DIRECTIONS FOR THIS TASK. From the line with "the mid code" through the line with "A one-hot token", repeat the entries verbatim, both end lines included, and add nothing.
== Segment start ==
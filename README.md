# Fast-lock, self-calibrated five-phase all-digital DLL

A delay-locked loop that produces five clock phases spaced exactly one fifth
of a reference period apart, without any analog loop filter. The reference
clock runs through a delay line of five identical stages. Stage outputs P1..P5
are the phases. Two digital loops set the line:

1. **Lock-in.** A coarse word `C[4:0]`, shared by all five stages, makes
   the whole line one reference period long. An *unbalanced binary search*
   (UBS) finds it in a fixed 14 reference cycles, or 12 at high frequency.
   The search cannot lock onto a harmonic (a line two or three periods long).
2. **Rapid self-calibration (RSC).** After lock, every stage has its own fine
   word `B_i[3:0]`. These words absorb stage-to-stage mismatch so that the
   five phase steps become equal. All five stages are corrected in the same
   reference cycle. A lock detect unit then switches the calibration logic off
   and freezes the words.

The control logic (search, counters, lock detection) is synthesizable
SystemVerilog. The delay line, the phase detectors and the interpolators are
analog cells in silicon, so they are written here as timing models with
picosecond delays. With those models the design can be simulated end to end
with Verilator's timing mode.

```
            +------------------------- DCDL: 5 x (coarse LADE + fine LADE) ---+
 ref_clk -->| stage1 -> P1 -> stage2 -> P2 -> ... -> stage5 -> P5             |
            +---^C,B1-------------^C,B2--------------------^C,B5---------------+
                |                                           |
   PD(ref,P5) --+--> lock-in unit (step ctrl + binary ctrl) --> C[4:0], LOCKED
                |
   calibration unit: DRPD(ref,P1,P2) .. DRPD(P3,P4,P5), PD(ref,P5)
                     5 up/down counters -> B1..B5,  LDU -> FINISH
```

## Delay line and its numbers

Each stage is a *linear-approximated delay element* (LADE) for the coarse
word, followed by a second LADE for the fine word. A LADE adds a fixed current
step per code, so its delay grows linearly with the code. (A plain
current-starved cell grows with the square root of the code.) The models use
these numbers:

| quantity | value | origin |
|---|---|---|
| coarse stage delay | 150 ps + 13 ps x C | chosen to give the line below |
| fine stage delay | 4 ps x B_i | chosen; one fine code is well below the 7 ps detector resolution |
| line at C = 0, all B = 8 | 910 ps | thesis: minimum line delay about 0.9 ns |
| coarse line step | 65 ps | thesis: average step 65 ps |
| line at C = 31, all B = 8 | 2925 ps | follows from the above |
| fine range per stage around mid-scale | -32 .. +28 ps | follows from 4 bits x 4 ps |

`mismatch_ps[i]` is a simulation-only input that adds a fixed error to stage
`i`, standing in for process mismatch. Because the coarse word is shared, only
the fine words can correct it.

The usable reference range is therefore 910 ps to about 2925 ps (1.1 GHz down
to about 342 MHz). The thesis quotes 333 MHz to 1 GHz for one chip and
300 MHz to 1.08 GHz for another. The low end of those ranges (3.0 and 3.33 ns)
is outside this line. At 3.0 ns, lock-in ends with C saturated at 31 and
calibration cannot close the last 75 ps. To cover it, raise `T_STAGE_MIN_PS`
or `T_C_STEP_PS` in `dcdl`.

## Lock-in: the unbalanced binary search

This is the part that needs the most care. A plain binary search over C tries
the mid code first. If the period is short, the mid-range line may be two or
more periods long. The phase detector cannot tell that apart from a line that
is just right, so the search locks onto a harmonic. The UBS avoids this with
one extra step at the start, and by moving the start of the search when
needed.

**Steps.** A one-hot token in `step_controller` walks through
`step0, S0, S1, ..., S5, LOCKED`. It advances on `trig`, which is the rising
edge of a divide-by-two of the *inverted* reference. So each step lasts two
reference periods, and the control word changes half a period away from the
phase detector's sampling edge. The line therefore always settles before it is
measured.

**Step 0 (the judge).** C is all zeros, so the line is at its minimum
`T_min`. A flip-flop clocked by the line output samples the reference. If the
reference is still high when the output edge arrives, then
`T_min < T_REF/2`, i.e. `T_REF > 2 T_min`, and `PS = 1`. The search then
starts normally at S0, trying the MSB. If `PS = 0`, the period is short. The
controller skips `SKIP` steps, leaving their bits 0, so the first bit tried
covers only the low part of the range. In both cases every code tried keeps
the line between half a period and 1.5 periods, where the bang-bang detector
reads correctly.

**Bits.** `binary_controller` holds one `single_bit_gen` per bit. Entering
step S_k sets bit `C[4-k]` to 1. When S_k ends, the bit takes the detector's
`LEAD`: 1 if the output edge still arrives before the reference edge (line too
short, keep the weight), 0 otherwise. When the token reaches S5 the word is
final, and one step later `LOCKED` rises and stays high.

**Cycle count.** There are two cycles per step. Without a skip the count is
`2 x (5 + 2) = 14` reference cycles from reset, and with a skip it is 12. The
testbenches check these counts exactly. The same controller with `C_BITS = 9,
SKIP = 2` (the thesis' stand-alone 9-bit version for a 2..10 ns line) locks in
22 or 18 cycles. That configuration is tested separately.

`range_sel` brings out `C[4:3]`. The interpolators use it to stretch their
intrinsic delay at long periods (see below).

## Calibration: relative phase detection

Let `theta_i` be the delay from P(i-1) to P(i), with P0 the reference. After
lock-in the thetas add up to one period, but each one is off by its stage's
mismatch. The RSC rule is:

* stages 1..4: move `theta_i` toward `(theta_i + theta_(i+1)) / 2`. This
  means: put P_i midway between its two neighbours;
* stage 5: keep P5 on the reference edge with a normal phase detector. This
  keeps the sum equal to one period.

If stage i is lengthened, P_i and all later phases move by the same amount.
So `theta_i` grows, `theta_(i+1)` shrinks, and no other theta changes. This is
why all five counters can step in the same reference cycle without upsetting
one another. Repeated, the averaging spreads the error evenly until every
theta equals `T_REF/5`.

**The relative phase detector (`drpd`).** It has no ruler. It compares P_i
with the midpoint of its neighbours, using interpolators:

* a *hetero* interpolator driven by P(i-1) and P(i+1) produces `i13`. Its
  edge sits at the mean of the two input edges plus an intrinsic delay
  `T_homo`;
* two *homo* interpolators driven by P_i alone produce copies of P_i delayed
  by the same `T_homo`. One is shifted 3 ps later (`i22_late`), the other 3 ps
  earlier (`i22_early`).

On each rising edge of `i13`, two flip-flops sample the copies: `u` samples
`i22_late` and `n` samples `i22_early`. Because
`P_i - mean = -(theta_(i+1) - theta_i)/2`:

| pe = theta_(i+1) - theta_i | u | n | output |
|---|---|---|---|
| > +6 ps (P_i early) | 1 | 1 | `up`: lengthen stage i |
| within +/-6 ps | 0 | 1 | `lock` = u xor n |
| < -6 ps (P_i late) | 0 | 0 | `dn`: shorten stage i |

In silicon this dead zone comes from flip-flop metastability and is about
7 ps wide. Here two offset copies build it explicitly, so it is repeatable.
With offsets rounded down to whole picoseconds (`QE_PS/2 = 3`), the window
is +/-6 ps of pe. Interpolator edges are placed to the half picosecond, so
exact ties resolve the same way every time.

**Interpolator range.** A plain interpolator keeps the 50 % ratio only while
half the input spacing is less than its intrinsic delay. The hetero inputs are
two stages apart, i.e. 2/5 of a period. So `T_homo` must exceed `T_REF/5`,
plus the 3 ps offset. `T_homo = 300 + 250 x range_sel` ps covers the whole
line: from 300 ps for C < 8 up to 1050 ps for C >= 24.

**Counter timing.** Each counter must update after its detector has decided
and the line has settled. The update must also be complete before the stage's
next edge. The thesis does this by clocking the counters from far-apart
phases of the line itself. Here counter i is clocked by the phase three
stages later, `P_((i+2) mod 5 + 1)`. Stage 5 uses a conventional detector:
`up = LEAD & ~lock`, `dn = ~LEAD & ~lock`. Counters saturate at 0 and 15 and
reset to mid-scale, 8.

**Lock detect unit (`lock_detect_unit`).** `FINISH` enables the calibration
unit. It rises with `LOCKED` and falls once all five `LOCK_i` have been high
on two consecutive reference edges. This is a two-flop filter, and
`FINISH = LOCKED xor done`. When FINISH is low, the interpolators stop
toggling, the detectors hold and the counters freeze. In silicon this is
where the power saving comes from.

## Phase detector model

`phase_detector` samples P5 on the rising edge of the reference, giving
`lead` (1 = P5 edge already arrived, i.e. the line is too short). `lock` is
high when the nearest P5 rising edge lies within `QE_PS` = 7 ps of the
reference edge. It is updated 8 ps after each reference edge. This aperture is
a model of the metastability dead zone of the real TSPC-based detector. It
measures edge times, so it is not synthesizable.

## Parameters (`dll_pkg`)

| name | default | meaning |
|---|---|---|
| `N_STAGES` | 5 | delay stages / output phases |
| `C_BITS` | 5 | coarse word width (lock-in) |
| `B_BITS` | 4 | fine word width per stage (calibration) |
| `SKIP` | 1 | steps skipped by the judge at short periods |
| `QE_PS` | 7 | detector resolution, ps |
| `B_INIT` | 8 | fine word after reset |

Module parameters hold the timing-model constants: `dcdl` (`T_STAGE_MIN_PS`,
`T_C_STEP_PS`, `T_B_STEP_PS`) and `interpolator` (`TH_BASE_PS`,
`TH_STEP_PS`).

## Top-level interface (`adscm_dll`)

| port | dir | width | meaning |
|---|---|---|---|
| `ref_clk` | in | 1 | reference clock |
| `rst_n` | in | 1 | asynchronous active-low reset |
| `mismatch_ps` | in | 5 x 16 signed | per-stage delay error of the line model (0 for a nominal line) |
| `p` | out | 5 | phases P1..P5 (`p[0]` = P1) |
| `c_word` | out | 5 | coarse word |
| `b_word` | out | 5 x 4 | fine words |
| `locked` | out | 1 | lock-in finished |
| `finish` | out | 1 | calibration running |
| `ps` | out | 1 | judge result (1: T_REF > 2 T_min) |
| `pd_lead`, `pd_lock` | out | 1 | main phase detector |
| `cal_lock` | out | 5 | per-stage LOCK_i |

After reset: C = 0, all B = 8, LOCKED = 0. LOCKED rises 12 or 14 reference
periods later. FINISH rises with it and falls when calibration is done. From
then on C and all B words stay fixed until the next reset.

## How well it works

The end-to-end test runs the top at its default parameters. It uses four
reference periods, each with a different mismatch pattern of up to +/-20 ps
per stage:

| T_REF | lock cycles | calibration cycles | worst theta error |
|---|---|---|---|
| 2900 ps | 14 | 13 | 7 ps |
| 1000 ps | 12 | 18 | 5 ps |
| 2000 ps | 14 | 7 | 5 ps |
| 1250 ps | 12 | 11 | 9 ps |

For comparison, the thesis reports a worst phase error of 4.5 ps after
calibration at 500 MHz. The bound that the test enforces is 16 ps. That is the
+/-6 ps detector window accumulated along the chain, plus one fine step.

The test also checks:

* the judge result;
* a C within one code of an independently computed binary search;
* that P5 stays on the reference edge;
* that the words do not change after FINISH.

It counts each mechanism at least once: judge-skip and no-skip lock,
calibration up and down moves, and FINISH falling.

Every block has its own self-checking testbench in `tb/`, and every test ends
with a `TB_RESULT checks=.. failures=..` line. They cover the delay-line
arithmetic, the detector aperture, the DRPD up/lock/down regions swept across
pe, counter saturation, the two-edge lock filter, and lock-in for both the
5-bit and the 9-bit controller.

## Where this differs from the thesis, and known limits

* **Mismatch range.** The fine range is -32..+28 ps per stage. The thesis'
  algorithm study used 20 % random mismatch on 200 ps stages (+/-40 ps). Such
  cases saturate a fine word here and do not fully calibrate.
* **No re-activation.** The thesis says calibration restarts when an error
  reappears. Here, once FINISH falls the detectors are off, so nothing can
  see a new error. Only a reset restarts calibration.
* **Detector windows are explicit.** The main detector's lock is an aperture
  measured on edge times. The DRPD window comes from two homo interpolators
  offset by +/-3 ps. In silicon both are a metastability effect.
* **Chosen details.** These details are this design's own choice:
  * the counter trigger phases;
  * the mid-scale reset of B;
  * `range_sel = C[4:3]` and the 300/250 ps interpolator delays;
  * the LADE delay constants other than the 0.9 ns minimum and the 65 ps
    step;
  * the reset phase of the step divider.
* **First sample.** The DRPD flip-flops reset to "down". So each stage may
  take one down step on the first sample after FINISH rises, which the loop
  then corrects.
* **Not modelled.** Output buffers, pads and power are not modelled.

## Simulating

Verilator 5 with timing support is needed. The package must come first. For
example, the end-to-end test:

```
verilator --binary --timing --assert -Irtl \
    rtl/dll_pkg.sv $(ls rtl/*.sv | grep -v dll_pkg) \
    tb/tb_adscm_dll.sv --top-module tb_adscm_dll
./obj_dir/Vtb_adscm_dll
```

For a block test, swap in that block's testbench and top module name, e.g.
`tb/tb_drpd.sv` and `tb_drpd`. Each run prints the numbers it measured and
one `TB_RESULT` line. The whole test suite runs in seconds.

## Files

`rtl/`:

* `dll_pkg` — shared constants and types.
* `adscm_dll` — the top.
* `dcdl`, `lade` — delay line and delay element models.
* `phase_detector` — bang-bang detector model.
* `lockin_unit` = `step_controller` + `binary_controller` (+ `single_bit_gen`).
* `calibration_unit` = `drpd` (+ `interpolator`) x4, `updn_counter` x5,
  `lock_detect_unit`.

`tb/`: one `tb_<block>.sv` per block, plus `tb_adscm_dll` for the whole loop.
== Segment end ==
TASK ANSWER.
the mid code first. If the period is short, the mid-range line may be two or
more periods long. The phase detector cannot tell that apart from a line that
is just right, so the search locks onto a harmonic. The UBS avoids this with
one extra step at the start, and by moving the start of the search when
needed.

**Steps.** A one-hot token in `step_controller` walks through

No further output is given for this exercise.